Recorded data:
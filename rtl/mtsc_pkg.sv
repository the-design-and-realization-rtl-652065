// mtsc_pkg: constants shared by the multiplex time sequence controller.
//
// The controller has MODULES time sequence control modules of CHANNELS delay
// channels each. A channel holds a DELAY_W-bit delay, counted in periods of
// the 10 MHz counting clock (one count = 0.1 us), so 0..10 s needs
// 100,000,000 counts and fits in 32 bits. The delay is written one byte at a
// time over the module's 8-bit data bus.
//
// Bus address map of one module (ADDR_W = 5 bits), this design's own choice:
//   addr[4:2] = channel 0..4, addr[1:0] = byte 0..3  -> write byte of the
//                                                      channel's delay latch
//                                                      (byte 0 = LSB, WR0)
//   LOAD_BASE + c (24..28)                           -> copy latch of channel
//                                                      c into its counter
//   LOAD_ALL (31)                                    -> copy all latches
package mtsc_pkg;

  localparam int unsigned MODULES      = 4;      // modules per controller
  localparam int unsigned CHANNELS     = 5;      // delay channels per module
  localparam int unsigned DATA_W       = 8;      // microcontroller data bus
  localparam int unsigned DELAY_W      = 32;     // delay latch / counter width
  localparam int unsigned BYTES        = DELAY_W / DATA_W;
  localparam int unsigned ADDR_W       = 5;
  localparam int unsigned CLK_HZ       = 10_000_000;   // counting clock
  localparam int unsigned PULSE_CYCLES = CLK_HZ / 200; // 5 ms output pulse

  localparam logic [ADDR_W-1:0] LOAD_BASE = 5'd24;
  localparam logic [ADDR_W-1:0] LOAD_ALL  = 5'd31;

endpackage
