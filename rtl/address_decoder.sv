// address_decoder: the address decoding logic of a time sequence control
// module. It turns the slave microcontroller's address command and write
// strobe into one byte-write strobe per channel latch byte and one load
// strobe per channel counter.
//
// Address map (ADDR_W = 5), this design's own choice:
//   addr[4:2] = channel c < CHANNELS, addr[1:0] = byte b -> wr_byte[c][b]
//   LOAD_BASE + c                                       -> load[c]
//   LOAD_ALL                                            -> every load[c]
// Other addresses do nothing. Purely combinational: the strobes follow `wr`
// in the same clock cycle.
module address_decoder
  import mtsc_pkg::*;
#(
  parameter int unsigned NCH = CHANNELS
) (
  input  logic [ADDR_W-1:0]         addr,
  input  logic                      wr,
  output logic [NCH-1:0][BYTES-1:0] wr_byte,
  output logic [NCH-1:0]            load
);

  always_comb begin
    wr_byte = '0;
    load    = '0;
    if (wr) begin
      for (int c = 0; c < int'(NCH); c++) begin
        if (int'(addr[ADDR_W-1:2]) == c && c < int'(LOAD_BASE) / int'(BYTES))
          wr_byte[c][addr[1:0]] = 1'b1;
        if (addr == LOAD_ALL || int'(addr) == int'(LOAD_BASE) + c)
          load[c] = 1'b1;
      end
    end
  end

endmodule
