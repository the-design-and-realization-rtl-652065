// tb_address_decoder: exhaustive self-checking test of the address decoder.
// For every address with and without the write strobe it compares the byte
// and load strobes with a table of expected strobes built from the address
// map: channel = addr/4, byte = addr%4 for addresses 0..19, load of channel
// addr-24 for 24..28, load of all channels at 31, nothing elsewhere.
`timescale 1ns/1ps
module tb_address_decoder;
  import mtsc_pkg::*;
  logic [4:0]       addr;
  logic             wr;
  logic [4:0][3:0]  wr_byte;
  logic [4:0]       load;
  int checks = 0, failures = 0;

  address_decoder dut (.addr(addr), .wr(wr), .wr_byte(wr_byte), .load(load));

  initial begin
    #1_000_000;
    failures++;
    $display("watchdog expired");
    $display("TB_RESULT checks=%0d failures=%0d", checks, failures);
    $finish;
  end

  initial begin
    for (int w = 0; w < 2; w++) begin
      for (int a = 0; a < 32; a++) begin
        logic [19:0] exp_b;
        logic [4:0]  exp_l;
        exp_b = '0; exp_l = '0;
        if (w == 1) begin
          if (a < 20)               exp_b[a] = 1'b1;
          if (a >= 24 && a <= 28)   exp_l[a - 24] = 1'b1;
          if (a == 31)              exp_l = 5'b11111;
        end
        addr = 5'(a); wr = 1'(w);
        #10;
        checks++;
        if (wr_byte !== exp_b || load !== exp_l) begin
          failures++;
          $display("FAIL addr=%0d wr=%0d: bytes=%05h load=%05b expected %05h %05b",
                   a, w, wr_byte, load, exp_b, exp_l);
        end
      end
    end
    $display("TB_RESULT checks=%0d failures=%0d", checks, failures);
    $finish;
  end
endmodule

■ **Prompt**: Write out the lines above from the one containing "if (a >= 24" through the last, exactly as they are.

■ **Answer section**:
          if (a >= 24 && a <= 28)   exp_l[a - 24] = 1'b1;
          if (a == 31)              exp_l = 5'b11111;
        end
        addr = 5'(a); wr = 1'(w);
        #10;
        checks++;
        if (wr_byte !== exp_b || load !== exp_l) begin
          failures++;
          $display("FAIL addr=%0d wr=%0d: bytes=%05h load=%05b expected %05h %05b",
                   a, w, wr_byte, load, exp_b, exp_l);
        end
      end
    end
    $display("TB_RESULT checks=%0d failures=%0d", checks, failures);
    $finish;
  end
endmodule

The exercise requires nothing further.